Package: sysvinit-utils
[...]
Provides: lsb-base (= 11.1.0)

When you remove the physical lsb-base package, the virtual package
provided by sysvinit-utils remains, to satisfy the dependencies of
ntpsec, rsync, etc.



Re: Understanding package dependencies

2023-10-07 Thread Michael Kjörling
On 7 Oct 2023 13:47 +0200, from keller.st...@gmx.de (Steve Keller):
> But how can this then be explained?
> 
> # aptitude why lsb-base
> i   ntpsec Depends lsb-base
> # aptitude show ntpsec | grep ^Depends
> Depends: adduser, lsb-base, netbase, python3, python3-ntp (= 
> 1.2.2+dfsg1-1+deb12u1), tzdata, libbsd0 (>= 0.0), libc6 (>= 2.34), libcap2 
> (>= 1:2.10), libssl3 (>= 3.0.0)
> # aptitude purge lsb-base
> The following packages will be REMOVED:
>   lsb-base{p}
> 0 packages upgraded, 0 newly installed, 1 to remove and 0 not upgraded.
> Need to get 0 B of archives. After unpacking 12.3 kB will be freed.
> Do you want to continue? [Y/n/?]
> 
> Won't continuing here leave ntpsec with an unresolved package dependency?

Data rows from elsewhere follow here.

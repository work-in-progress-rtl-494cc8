// tb_nc_resolver: self-checking test of nc_resolver, the token validation and
// parent-chain walk.
//
// The CMT controller is replaced by a behavioural responder in the testbench: an
// associative table from {key, tag} to entry, answering each lookup after a random delay
// with a random ready stall before it. The test builds direct and paged-out owners and
// chains of indirect capabilities of depth 0..10 (each indirect entry's aux word holding
// its parent's token), then resolves tokens with random offsets. Checks: ok/fault
// (F_INVALID for a forged tag or a revoked ancestor anywhere in the chain, F_DEPTH beyond
// MAX_DEPTH=8), leaf and owner entries and keys, chain depth, offset passthrough, that
// exactly depth+1 lookups were made, and that `done` is a single pulse per request.
// Inputs change on the falling edge. Prints TB_RESULT; a watchdog stops a hung run.
module tb_nc_resolver;
  import nc_pkg::*;
  int checks = 0, failures = 0;

  logic clk = 0, rst_n = 0;
  always #5 clk = ~clk;

  logic       req_valid = 0, req_ready;
  token_t     req_token = 0;
  logic       done, ok;
  fault_e     fault;
  cmt_entry_t leaf, owner;
  cmt_loc_t   leaf_loc, owner_loc;
  key_t       leaf_key, owner_key;
  logic [31:0] offset;
  logic [7:0] depth;
  logic       cmt_valid, cmt_ready, cmt_rsp_valid, cmt_rsp_ok;
  key_t       cmt_key;
  tag_t       cmt_tag;
  cmt_entry_t cmt_rsp_entry;
  cmt_loc_t   cmt_rsp_loc;

  nc_resolver #(.MAX_DEPTH(8)) dut (.*);

  task automatic check(input bit c, input string msg);
    checks++;
    if (!c) begin failures++; $display("FAIL: %s", msg); end
  endtask

  // ---------------------------------------------------------------- CMT responder
  cmt_entry_t table_e [logic [63:0]];   // index {tag, key}
  int         lookups = 0;
  logic       busy = 0;
  int         delay;
  key_t       q_key; tag_t q_tag;

  logic stall = 0;
  assign cmt_ready = !busy && !stall;
  always @(posedge clk) begin
    stall <= ($urandom_range(0, 3) == 0);
    cmt_rsp_valid <= 1'b0;
    if (!busy && cmt_valid && cmt_ready) begin
      busy <= 1; delay <= $urandom_range(0, 4); q_key <= cmt_key; q_tag <= cmt_tag;
      lookups++;
    end else if (busy) begin
      if (delay == 0) begin
        busy <= 0;
        cmt_rsp_valid <= 1'b1;
        cmt_rsp_ok    <= table_e.exists({q_tag, q_key});
        cmt_rsp_entry <= table_e.exists({q_tag, q_key}) ? table_e[{q_tag, q_key}] : '0;
        cmt_rsp_loc   <= '{ovf: 1'b0, idx: CMT_AW'(q_key)};
      end else delay <= delay - 1;
    end
  end

  int done_pulses = 0;
  always @(posedge clk) if (done) done_pulses++;

  // ---------------------------------------------------------------- capability builder
  int unsigned next_n = 1;
  function automatic token_t add(input ctype_e ct, input token_t parent, output key_t k);
    cmt_entry_t e;
    tag_t t;
    logic [1:0] ty;
    ty = 2'($urandom_range(0, 3));
    if (ty == 0) ty = 2;
    k = {ty, 46'(next_n)}; next_n++;
    t = 16'($urandom);
    e = '0; e.ctype = ct; e.base = $urandom; e.length = $urandom; e.r = 1; e.tag = t;
    e.nonce = $urandom;
    if (ct == CT_INDIRECT) e.aux = parent;
    table_e[{t, k}] = e;
    return tok_encode(ty, t, k[45:0]);
  endfunction

  task automatic resolve(input token_t tok, output int cyc);
    int d0;
    d0 = done_pulses;
    @(negedge clk);
    req_valid = 1; req_token = tok;
    while (!req_ready) @(negedge clk);
    @(negedge clk); req_valid = 0;
    cyc = 0;
    while (!done && cyc < 2000) begin @(negedge clk); cyc++; end
    @(negedge clk);
    check(done_pulses == d0 + 1, "one done pulse");
  endtask

  initial begin
    #5_000_000 $display("TB_RESULT checks=%0d failures=%0d (watchdog)", checks, failures + 1);
    $finish;
  end

  initial begin
    int cyc;
    repeat (3) @(negedge clk);
    rst_n = 1;
    for (int it = 0; it < 400; it++) begin
      token_t chain [$];
      key_t   keys [$];
      key_t   k;
      token_t t, q;
      int     d, l0, kill;
      bit     paged, forge;
      cmt_entry_t le, oe;
      logic [31:0] off;
      d = $urandom_range(0, 10);
      paged = ($urandom_range(0, 7) == 0);
      forge = ($urandom_range(0, 9) == 0);
      kill  = ($urandom_range(0, 9) == 0) ? $urandom_range(0, d) : -1;
      t = add(paged ? CT_PAGED : CT_DIRECT, '0, k);
      chain.push_front(t); keys.push_front(k);
      for (int i = 0; i < d; i++) begin
        t = add(CT_INDIRECT, t, k);
        chain.push_front(t); keys.push_front(k);
      end
      // chain[0] is the leaf, chain[d] the owner
      le = table_e[{chain[0][61:46], keys[0]}];
      oe = table_e[{chain[d][61:46], keys[d]}];
      if (kill >= 0) table_e.delete({chain[kill][61:46], keys[kill]});
      q = chain[0];
      if (forge) q[50] = ~q[50];
      off = 0;
      case (q[63:62])
        2'd2: begin off = 32'($urandom_range(0, 65535)); q[15:0] = off[15:0]; end
        2'd3: begin off = 32'($urandom_range(0, 1 << 24)); off[31:24] = 0; q[23:0] = off[23:0]; end
        default: ;
      endcase
      l0 = lookups;
      resolve(q, cyc);
      if (forge) begin
        check(!ok && fault == F_INVALID, "forged tag refused");
        check(lookups - l0 == 1, "forged token costs one lookup");
      end else if (kill >= 0 && kill <= 8) begin
        check(!ok && fault == F_INVALID, $sformatf("revoked ancestor at %0d of %0d invalidates", kill, d));
        check(lookups - l0 == kill + 1, "walk stops at the revoked entry");
      end else if (d > 8) begin
        check(!ok && fault == F_DEPTH, $sformatf("chain depth %0d over the limit", d));
      end else begin
        check(ok && fault == F_NONE, $sformatf("chain depth %0d resolves", d));
        check(leaf == le && leaf_key == keys[0], "leaf entry");
        check(owner == oe && owner_key == keys[d] && owner.ctype == (paged ? CT_PAGED : CT_DIRECT), "owner entry");
        check(depth == 8'(d), "depth reported");
        check(offset == off, "offset passed through");
        check(lookups - l0 == d + 1, "depth+1 lookups");
        check(leaf_loc.idx == CMT_AW'(keys[0]) && owner_loc.idx == CMT_AW'(keys[d]), "locations");
      end
    end
    $display("TB_RESULT checks=%0d failures=%0d", checks, failures);
    $finish;
  end
endmodule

I'm not sure if that's it, and I'm pretty sure I've never seen a `{p}`
(is that aptitude's way of indicating that a package will be purged
rather than just uninstalled; that which apt-get shows as `*`?), but
might at least a partial explanation be that lsb-base in Bookworm is
an empty transitional package?

On a freshly installed and up-to-date Bookworm VM, installing ntpsec
doesn't pull in lsb-base (the only additional package pulled in by
`apt-get install ntpsec` is python3-ntp), nor is lsb-base installed
after installation.

-- 
Michael Kjörling  https://michael.kjorling.se
“Remember when, on the Internet, nobody cared that you were a dog?”